═══ GIVEN INFORMATION ═══

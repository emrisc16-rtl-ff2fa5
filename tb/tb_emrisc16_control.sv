// tb_emrisc16_control: self-checking test of the Processor Control Unit.
//
// The testbench plays the rest of the core: it presents an opcode and a
// branch condition and records, cycle by cycle, the controls and strobes the
// unit produces from one fetch start to the next. It checks the published
// cycle count of every instruction class (9, 10, 11 or 12 cycles), the RD_
// pattern of the 8-cycle fetch, when RD_, WR_ and DBOUT_ fall in loads,
// stores, ior and iow, the register and PC writes of calls, jumps, branches,
// trap, rei and rfe, the enable-interrupts bit, halt, and interrupt entry:
// three cycles in place of a fetch, vector A before B, and no entry while
// interrupts are disabled.
module tb_emrisc16_control;
  import emrisc16_pkg::*;

  logic       clk = 0, rst = 1;
  logic [5:0] op;
  logic       br_true, irqa, irqb;
  logic       ir_wr, pc_wr, intpc_wr, reg_wr, addr_sel, rd_n, wr_n, dbout_n;
  logic       eib, halted, int_entry;
  logic [1:0] ir_sel;
  pcsrc_e     pcsrc_sel;
  wsrc_e      wsrc;
  int checks = 0, failures = 0;

  emrisc16_control dut (.*);

  always #5 clk = ~clk;

  initial begin
    repeat (20000) @(posedge clk);
    failures++;
    $display("TB_RESULT checks=%0d failures=%0d", checks, failures);
    $finish;
  end

  task automatic check(input string what, input logic [31:0] got, input logic [31:0] exp);
    checks++;
    if (got !== exp) begin
      failures++;
      $display("FAIL %s: got %0h expected %0h (t=%0t)", what, got, exp, $time);
    end
  endtask

  // One record per cycle, index 1 = first fetch cycle.
  typedef struct packed {
    logic ir_wr; logic [1:0] ir_sel; logic pc_wr; logic [2:0] pcsrc;
    logic intpc_wr; logic reg_wr; logic [1:0] wsrc; logic addr_sel;
    logic rd; logic wr; logic dbout; logic int_entry;
  } rec_t;
  rec_t log_q [64];
  int   ncyc;

  function automatic rec_t sample();
    rec_t r;
    r.ir_wr = ir_wr; r.ir_sel = ir_sel; r.pc_wr = pc_wr; r.pcsrc = pcsrc_sel;
    r.intpc_wr = intpc_wr; r.reg_wr = reg_wr; r.wsrc = wsrc; r.addr_sel = addr_sel;
    r.rd = !rd_n; r.wr = !wr_n; r.dbout = !dbout_n; r.int_entry = int_entry;
    return r;
  endfunction

  // Called in the middle of a first fetch cycle; returns in the middle of
  // the next one.
  task automatic run(input logic [5:0] o, input logic br);
    op = o; br_true = br;
    ncyc = 1;
    log_q[1] = sample();
    forever begin
      @(negedge clk);
      if (ir_wr && ir_sel == 2'd0) break;
      ncyc++;
      log_q[ncyc] = sample();
      if (ncyc == 60) break;
    end
  endtask

  task automatic check_fetch(input string n);
    for (int c = 1; c <= 8; c++) begin
      check({n, " fetch rd"}, 32'(log_q[c].rd), 32'(c % 2));
      check({n, " fetch ir_wr"}, 32'(log_q[c].ir_wr), 32'(c % 2));
      if (c % 2 == 1) check({n, " fetch byte"}, 32'(log_q[c].ir_sel), 32'((c - 1) / 2));
      check({n, " fetch pc+1"}, 32'(log_q[c].pc_wr && log_q[c].pcsrc == PCSRC_INC), 32'(1 - c % 2));
      check({n, " fetch addr"}, 32'(log_q[c].addr_sel), 0);
      check({n, " fetch wr"}, 32'(log_q[c].wr), 0);
    end
  endtask

  initial begin
    op = OP_NOP; br_true = 0; irqa = 0; irqb = 0;
    repeat (2) @(negedge clk);
    rst = 0;
    #1;   // still in the first fetch cycle
    check("reset eib", 32'(eib), 0);

    // ALU and shift instructions: 9 cycles, register write in cycle 9
    run(OP_ADD, 0);
    check("add cycles", ncyc, 9); check_fetch("add");
    check("add reg_wr", 32'(log_q[9].reg_wr), 1);
    check("add wsrc", 32'(log_q[9].wsrc), 32'(WSRC_ALU));
    run(OP_ASRI, 0);
    check("asri cycles", ncyc, 9);
    check("asri wsrc", 32'(log_q[9].wsrc), 32'(WSRC_SHIFT));
    run(OP_SGE, 0);
    check("sge cycles", ncyc, 9);
    check("sge wsrc", 32'(log_q[9].wsrc), 32'(WSRC_ALU));
    run(OP_NOP, 0);
    check("nop cycles", ncyc, 9);
    check("nop no write", 32'(log_q[9].reg_wr | log_q[9].pc_wr), 0);

    // loads: address in 9, RD_ and write in 10
    for (int k = 0; k < 3; k++) begin
      run(k == 0 ? OP_LBU : k == 1 ? OP_LBS : OP_LW, 0);
      check("load cycles", ncyc, 10); check_fetch("load");
      check("load c9 addr", 32'(log_q[9].addr_sel), 1);
      check("load c9 rd", 32'(log_q[9].rd), 0);
      check("load c10 addr", 32'(log_q[10].addr_sel), 1);
      check("load c10 rd", 32'(log_q[10].rd), 1);
      check("load c10 write", 32'(log_q[10].reg_wr && log_q[10].wsrc == WSRC_MEM), 1);
    end
    // stores: address+data 9..11, WR_ only in 10
    for (int k = 0; k < 3; k++) begin
      run(k == 0 ? OP_SBL : k == 1 ? OP_SBH : OP_SW, 0);
      check("store cycles", ncyc, 11);
      for (int c = 9; c <= 11; c++) begin
        check("store addr", 32'(log_q[c].addr_sel), 1);
        check("store dbout", 32'(log_q[c].dbout), 1);
        check("store wr", 32'(log_q[c].wr), 32'(c == 10));
        check("store no reg", 32'(log_q[c].reg_wr), 0);
      end
    end
    // ior: RD_ 10..12, data taken in 12
    run(OP_IOR, 0);
    check("ior cycles", ncyc, 12);
    for (int c = 9; c <= 12; c++) begin
      check("ior addr", 32'(log_q[c].addr_sel), 1);
      check("ior rd", 32'(log_q[c].rd), 32'(c >= 10));
      check("ior write", 32'(log_q[c].reg_wr), 32'(c == 12));
    end
    // iow: data 9..12, WR_ only in 12
    run(OP_IOW, 0);
    check("iow cycles", ncyc, 12);
    for (int c = 9; c <= 12; c++) begin
      check("iow addr", 32'(log_q[c].addr_sel), 1);
      check("iow dbout", 32'(log_q[c].dbout), 1);
      check("iow wr", 32'(log_q[c].wr), 32'(c == 12));
    end

    // jumps and branches
    run(OP_JA, 0);
    check("ja cycles", ncyc, 9);
    check("ja pc", 32'(log_q[9].pc_wr && log_q[9].pcsrc == PCSRC_DEC), 1);
    run(OP_JR, 0);
    check("jr pc", 32'(log_q[9].pc_wr && log_q[9].pcsrc == PCSRC_REG), 1);
    run(OP_BEQZ, 1);
    check("taken branch", 32'(log_q[9].pc_wr && log_q[9].pcsrc == PCSRC_DEC), 1);
    check("branch cycles", ncyc, 9);
    run(OP_BNEZ, 0);
    check("untaken branch", 32'(log_q[9].pc_wr), 0);
    run(OP_ACALL, 0);
    check("acall cycles", ncyc, 10);
    check("acall link", 32'(log_q[9].reg_wr && log_q[9].wsrc == WSRC_PC), 1);
    check("acall jump", 32'(log_q[10].pc_wr && log_q[10].pcsrc == PCSRC_DEC), 1);
    run(OP_RCALL, 0);
    check("rcall cycles", ncyc, 10);
    check("rcall jump", 32'(log_q[10].pc_wr && log_q[10].pcsrc == PCSRC_REG), 1);

    // system control
    run(OP_EI, 0);
    check("ei cycles", ncyc, 9);
    check("ei", 32'(eib), 1);
    run(OP_TRAP, 0);
    check("trap cycles", ncyc, 10);
    check("trap intpc", 32'(log_q[9].intpc_wr), 1);
    check("trap vector", 32'(log_q[10].pc_wr && log_q[10].pcsrc == PCSRC_IADDRA), 1);
    check("trap eib", 32'(eib), 0);
    run(OP_REI, 0);
    check("rei cycles", ncyc, 9);
    check("rei pc", 32'(log_q[9].pc_wr && log_q[9].pcsrc == PCSRC_INTPC), 1);
    check("rei eib", 32'(eib), 1);
    run(OP_DI, 0);
    check("di eib", 32'(eib), 0);
    run(OP_RFE, 0);
    check("rfe pc", 32'(log_q[9].pc_wr && log_q[9].pcsrc == PCSRC_INTPC), 1);
    check("rfe eib", 32'(eib), 0);

    // an interrupt while disabled stays pending and is not taken
    irqa = 1; repeat (2) @(negedge clk); irqa = 0;
    run(OP_ADD, 0);   // this call starts mid-instruction; realign
    run(OP_ADD, 0);
    check("masked irq", ncyc, 9);
    // enabling takes the pending interrupt at the next boundary
    run(OP_EI, 0);
    check("irq A entry cycles", ncyc, 12);
    check("irq A no strobes", 32'({log_q[10].rd, log_q[11].rd, log_q[12].rd}), 0);
    check("irq A eib off", 32'(eib), 0);
    check("irq A intpc", 32'(log_q[11].intpc_wr), 1);
    check("irq A vector", 32'(log_q[12].pc_wr && log_q[12].pcsrc == PCSRC_IADDRA), 1);
    check("irq A entry flag", 32'(log_q[12].int_entry), 1);

    // both at once: A first, B after the handler's rei
    irqa = 1; irqb = 1; repeat (2) @(negedge clk); irqa = 0; irqb = 0;
    repeat (4) @(negedge clk);
    run(OP_NOP, 0);   // realign to a fetch start
    run(OP_REI, 0);
    check("A before B", 32'(log_q[12].pcsrc), 32'(PCSRC_IADDRA));
    run(OP_REI, 0);
    check("then B", 32'(log_q[12].pc_wr && log_q[12].pcsrc == PCSRC_IADDRB), 1);
    run(OP_REI, 0);
    check("latches cleared", ncyc, 9);

    // halt stops the core until an enabled interrupt
    run(OP_HALT, 0);
    check("halt stops", ncyc, 60);
    check("halted", 32'(halted), 1);
    irqb = 1; repeat (2) @(negedge clk); irqb = 0;
    repeat (8) @(negedge clk);
    check("woken", 32'(halted), 0);

    $display("TB_RESULT checks=%0d failures=%0d", checks, failures);
    $finish;
  end
endmodule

═══

**WORK INSTRUCTION**
Copy out, word for word, the part of the entries above that begins at the line with "run(OP_JA, 0);" and ends at the line with "run(OP_BNEZ, 0);", including both.

**ANSWER BOX**
    run(OP_JA, 0);
    check("ja cycles", ncyc, 9);
    check("ja pc", 32'(log_q[9].pc_wr && log_q[9].pcsrc == PCSRC_DEC), 1);
    run(OP_JR, 0);
    check("jr pc", 32'(log_q[9].pc_wr && log_q[9].pcsrc == PCSRC_REG), 1);
    run(OP_BEQZ, 1);
    check("taken branch", 32'(log_q[9].pc_wr && log_q[9].pcsrc == PCSRC_DEC), 1);
    check("branch cycles", ncyc, 9);
    run(OP_BNEZ, 0);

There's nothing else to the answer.